==== Task material

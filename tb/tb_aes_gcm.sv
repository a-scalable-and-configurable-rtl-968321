// Self-checking testbench of the AES-256-GCM module.
//
// Three instances with different configurations run the published AES-256
// GCM test cases (all-zero key with empty and one-block messages, and the
// 64-byte / 60-byte-with-20-byte-AAD messages under key feffe992...):
//   dut 0: defaults (1 stage, LUT S-boxes, local KEU, 4-cycle KOA-2 multiplier)
//   dut 1: 3 stages, CFA S-boxes, global KEU, 4-cycle KOA-1 multiplier
//   dut 2: 14 stages, LUT S-boxes, global KEU, 1-cycle KOA-3 multiplier
//   dut 3: 7 stages, global KEU, two parallel 4-cycle KOA-2 multipliers
//   dut 4: 14 stages, global KEU, four parallel 4-cycle KOA-2 multipliers
// Each message is encrypted (ciphertext and tag checked) and decrypted
// (plaintext checked, mac_match with the right and with a corrupted tag).
// With o_ready held high, the spacing of output blocks must equal the AES
// core's clocks per block (14, 5, 1, 2, 1); with random o_ready the results must
// not change. Random keys, IVs and lengths are also checked against an
// independent reference model.
`timescale 1ns/1ps
module tb_aes_gcm;
  import aes_gcm_pkg::*;
  import tb_gcm_ref_pkg::*;

  localparam int ND = 5;
  localparam int CPB [ND] = '{14, 5, 1, 2, 1};

  logic clk = 1'b0, rst_n = 1'b0;
  always #5 clk = ~clk;

  logic        start [ND], idle [ND], decrypt [ND];
  key256_t     key [ND];
  logic [95:0] iv [ND];
  logic [63:0] len_a [ND], len_c [ND];
  block_t      mac [ND], a_data [ND], d_data [ND], o_data [ND], tag [ND];
  logic        a_valid [ND], a_ready [ND], d_valid [ND], d_ready [ND];
  logic        o_valid [ND], o_ready [ND], o_last [ND], tag_valid [ND], mac_match [ND];

  aes_gcm u_dut0 (
    .clk(clk), .rst_n(rst_n), .start(start[0]), .key(key[0]), .iv(iv[0]), .len_a(len_a[0]),
    .len_c(len_c[0]), .decrypt(decrypt[0]), .mac(mac[0]), .idle(idle[0]),
    .a_valid(a_valid[0]), .a_ready(a_ready[0]), .a_data(a_data[0]),
    .d_valid(d_valid[0]), .d_ready(d_ready[0]), .d_data(d_data[0]),
    .o_valid(o_valid[0]), .o_ready(o_ready[0]), .o_data(o_data[0]), .o_last(o_last[0]),
    .tag_valid(tag_valid[0]), .tag(tag[0]), .mac_match(mac_match[0]));

  aes_gcm #(.N(3), .SBOX(SBOX_CFA), .GLOBAL_KEU(1'b1), .MULT(MULT_MULTI), .KOA(1)) u_dut1 (
    .clk(clk), .rst_n(rst_n), .start(start[1]), .key(key[1]), .iv(iv[1]), .len_a(len_a[1]),
    .len_c(len_c[1]), .decrypt(decrypt[1]), .mac(mac[1]), .idle(idle[1]),
    .a_valid(a_valid[1]), .a_ready(a_ready[1]), .a_data(a_data[1]),
    .d_valid(d_valid[1]), .d_ready(d_ready[1]), .d_data(d_data[1]),
    .o_valid(o_valid[1]), .o_ready(o_ready[1]), .o_data(o_data[1]), .o_last(o_last[1]),
    .tag_valid(tag_valid[1]), .tag(tag[1]), .mac_match(mac_match[1]));

  aes_gcm #(.N(14), .SBOX(SBOX_LUT), .GLOBAL_KEU(1'b1), .MULT(MULT_SINGLE), .KOA(3)) u_dut2 (
    .clk(clk), .rst_n(rst_n), .start(start[2]), .key(key[2]), .iv(iv[2]), .len_a(len_a[2]),
    .len_c(len_c[2]), .decrypt(decrypt[2]), .mac(mac[2]), .idle(idle[2]),
    .a_valid(a_valid[2]), .a_ready(a_ready[2]), .a_data(a_data[2]),
    .d_valid(d_valid[2]), .d_ready(d_ready[2]), .d_data(d_data[2]),
    .o_valid(o_valid[2]), .o_ready(o_ready[2]), .o_data(o_data[2]), .o_last(o_last[2]),
    .tag_valid(tag_valid[2]), .tag(tag[2]), .mac_match(mac_match[2]));

  aes_gcm #(.N(7), .SBOX(SBOX_LUT), .GLOBAL_KEU(1'b1), .KOA(2), .GH_UNITS(2)) u_dut3 (
    .clk(clk), .rst_n(rst_n), .start(start[3]), .key(key[3]), .iv(iv[3]), .len_a(len_a[3]),
    .len_c(len_c[3]), .decrypt(decrypt[3]), .mac(mac[3]), .idle(idle[3]),
    .a_valid(a_valid[3]), .a_ready(a_ready[3]), .a_data(a_data[3]),
    .d_valid(d_valid[3]), .d_ready(d_ready[3]), .d_data(d_data[3]),
    .o_valid(o_valid[3]), .o_ready(o_ready[3]), .o_data(o_data[3]), .o_last(o_last[3]),
    .tag_valid(tag_valid[3]), .tag(tag[3]), .mac_match(mac_match[3]));

  aes_gcm #(.N(14), .SBOX(SBOX_LUT), .GLOBAL_KEU(1'b1), .KOA(2), .GH_UNITS(4)) u_dut4 (
    .clk(clk), .rst_n(rst_n), .start(start[4]), .key(key[4]), .iv(iv[4]), .len_a(len_a[4]),
    .len_c(len_c[4]), .decrypt(decrypt[4]), .mac(mac[4]), .idle(idle[4]),
    .a_valid(a_valid[4]), .a_ready(a_ready[4]), .a_data(a_data[4]),
    .d_valid(d_valid[4]), .d_ready(d_ready[4]), .d_data(d_data[4]),
    .o_valid(o_valid[4]), .o_ready(o_ready[4]), .o_data(o_data[4]), .o_last(o_last[4]),
    .tag_valid(tag_valid[4]), .tag(tag[4]), .mac_match(mac_match[4]));

  int checks = 0, failures = 0;

  task automatic check(input bit ok, input string what);
    checks++;
    if (!ok) begin
      failures++;
      $display("FAIL: %s", what);
    end
  endtask

  // Test vectors (GCM specification, AES-256 cases)
  localparam key256_t K0 = '0;
  localparam key256_t K1 = 256'hfeffe9928665731c6d6a8f9467308308feffe9928665731c6d6a8f9467308308;
  localparam logic [95:0] IV1 = 96'hcafebabefacedbaddecaf888;
  localparam logic [511:0] P1 = {
    128'hd9313225f88406e5a55909c5aff5269a, 128'h86a7a9531534f7da2e4c303d8a318a72,
    128'h1c3c0c95956809532fcf0e2449a6b525, 128'hb16aedf5aa0de657ba637b391aafd255};
  localparam logic [511:0] C1 = {
    128'h522dc1f099567d07f47f37a32a84427d, 128'h643a8cdcbfe5c0c97598a2bd2555d1aa,
    128'h8cb08e48590dbb3da7b08b1056828838, 128'hc5f61e6393ba7a0abcc9f662898015ad};
  localparam logic [255:0] A1 = {128'hfeedfacedeadbeeffeedfacedeadbeef, 128'habaddad2000000000000000000000000};

  // Run one message on instance d; blocks are given as big vectors, block 0 leftmost.
  task automatic run(input int d, input key256_t k, input logic [95:0] ivv,
                     input logic [255:0] av, input int la, input logic [511:0] dv, input int lc,
                     input logic [511:0] ov, input block_t t_exp, input bit dec, input bit bad_mac,
                     input bit rnd_ready, input string name);
    int na, nc, ai, di, oi, cyc, last_o;
    bit fa, fd, fo;
    block_t mask;
    na = (la + 127) / 128;
    nc = (lc + 127) / 128;
    ai = 0; di = 0; oi = 0; cyc = 0; last_o = -1;
    @(negedge clk);
    key[d] = k; iv[d] = ivv; len_a[d] = 64'(la); len_c[d] = 64'(lc);
    decrypt[d] = dec; mac[d] = bad_mac ? (t_exp ^ 128'h1) : t_exp;
    start[d] = 1'b1;
    @(negedge clk);
    start[d] = 1'b0;
    while (!tag_valid[d] && cyc < 2000) begin
      a_valid[d] = (ai < na) && ($urandom_range(0, 3) != 0 || !rnd_ready);
      a_data[d]  = av[255 - 128*ai -: 128];
      d_valid[d] = (di < nc) && ($urandom_range(0, 3) != 0 || !rnd_ready);
      d_data[d]  = dv[511 - 128*di -: 128];
      o_ready[d] = rnd_ready ? ($urandom_range(0, 1) == 1) : 1'b1;
      #4;
      fa = a_valid[d] && a_ready[d];
      fd = d_valid[d] && d_ready[d];
      fo = o_valid[d] && o_ready[d];
      if (fo) begin
        mask = (oi == nc - 1 && lc % 128 != 0) ? ~('1 >> (lc % 128)) : '1;
        check(o_data[d] == (ov[511 - 128*oi -: 128] & mask), $sformatf("%s dut%0d out block %0d", name, d, oi));
        check(o_last[d] == (oi == nc - 1), $sformatf("%s dut%0d o_last %0d", name, d, oi));
        if (!rnd_ready && last_o >= 0)
          check(cyc - last_o == CPB[d], $sformatf("%s dut%0d block spacing %0d (expected %0d)", name, d, cyc - last_o, CPB[d]));
        last_o = cyc;
        oi++;
      end
      if (fa) ai++;
      if (fd) di++;
      @(negedge clk);
      cyc++;
    end
    a_valid[d] = 1'b0; d_valid[d] = 1'b0;
    check(tag_valid[d], $sformatf("%s dut%0d finished", name, d));
    check(oi == nc && ai == na && di == nc, $sformatf("%s dut%0d block counts", name, d));
    @(negedge clk);
    check(tag[d] == t_exp, $sformatf("%s dut%0d tag %h", name, d, tag[d]));
    if (dec) check(mac_match[d] == !bad_mac, $sformatf("%s dut%0d mac_match", name, d));
    else     check(!mac_match[d], $sformatf("%s dut%0d no mac_match when encrypting", name, d));
    check(idle[d], $sformatf("%s dut%0d idle", name, d));
  endtask

  // Random key (distinct halves), IV, 13-byte A and 37-byte P, checked
  // against the reference model in both directions.
  task automatic run_random(input int d, input bit r);
    key256_t k;
    logic [95:0] ivv;
    logic [255:0] av;
    logic [511:0] pv, cv;
    logic [127:0] t;
    bytes_t a, p, c;
    for (int i = 0; i < 8; i++) k[32*i +: 32] = $urandom;
    ivv = {$urandom, $urandom, $urandom};
    av = '0; pv = '0; cv = '0;
    for (int i = 0; i < 13; i++) begin a.push_back(byte'($urandom)); av[255 - 8*i -: 8] = a[i]; end
    for (int i = 0; i < 37; i++) begin p.push_back(byte'($urandom)); pv[511 - 8*i -: 8] = p[i]; end
    ref_gcm(k, ivv, a, p, c, t);
    for (int i = 0; i < 37; i++) cv[511 - 8*i -: 8] = c[i];
    run(d, k, ivv, av, 104, pv, 296, cv, t, 0, 0, r, "random enc");
    run(d, k, ivv, av, 104, cv, 296, pv, t, 1, 0, r, "random dec");
  endtask

  task automatic run_all(input int d);
    for (int r = 0; r < 2; r++) begin
      run_random(d, r[0]);
      run(d, K0, '0, '0, 0, '0, 0, '0, 128'h530f8afbc74536b9a963b4f1c4cb738b, 0, 0, r, "TC13");
      run(d, K0, '0, '0, 0, '0, 128, {128'hcea7403d4d606b6e074ec5d3baf39d18, 384'h0},
          128'hd0d1c8a799996bf0265b98b5d48ab919, 0, 0, r, "TC14 enc");
      run(d, K1, IV1, '0, 0, P1, 512, C1, 128'hb094dac5d93471bdec1a502270e3cc6c, 0, 0, r, "TC15 enc");
      run(d, K1, IV1, '0, 0, C1, 512, P1, 128'hb094dac5d93471bdec1a502270e3cc6c, 1, 0, r, "TC15 dec");
      run(d, K1, IV1, A1, 160, P1, 480, C1, 128'h76fc6ece0f4e1768cddf8853bb2d551b, 0, 0, r, "TC16 enc");
      run(d, K1, IV1, A1, 160, C1, 480, P1, 128'h76fc6ece0f4e1768cddf8853bb2d551b, 1, 0, r, "TC16 dec");
      run(d, K1, IV1, A1, 160, C1, 480, P1, 128'h76fc6ece0f4e1768cddf8853bb2d551b, 1, 1, r, "TC16 bad tag");
    end
  endtask

  initial begin
    for (int d = 0; d < ND; d++) begin
      start[d] = 0; decrypt[d] = 0; a_valid[d] = 0; d_valid[d] = 0; o_ready[d] = 1;
      key[d] = '0; iv[d] = '0; len_a[d] = '0; len_c[d] = '0; mac[d] = '0;
      a_data[d] = '0; d_data[d] = '0;
    end
    repeat (3) @(negedge clk);
    rst_n = 1'b1;
    fork
      run_all(0);
      run_all(1);
      run_all(2);
      run_all(3);
      run_all(4);
    join
    $display("TB_RESULT checks=%0d failures=%0d", checks, failures);
    $finish;
  end

  initial begin
    repeat (200000) @(posedge clk);
    failures++;
    $display("FAIL: watchdog");
    $display("TB_RESULT checks=%0d failures=%0d", checks, failures);
    $finish;
  end

endmodule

========

_Exercise requirements_. I need every line of the data that has the word "automatic"; please list them.

_Solved problem_.
  task automatic check(input bit ok, input string what);
  task automatic run(input int d, input key256_t k, input logic [95:0] ivv,
  task automatic run_random(input int d, input bit r);
  task automatic run_all(input int d);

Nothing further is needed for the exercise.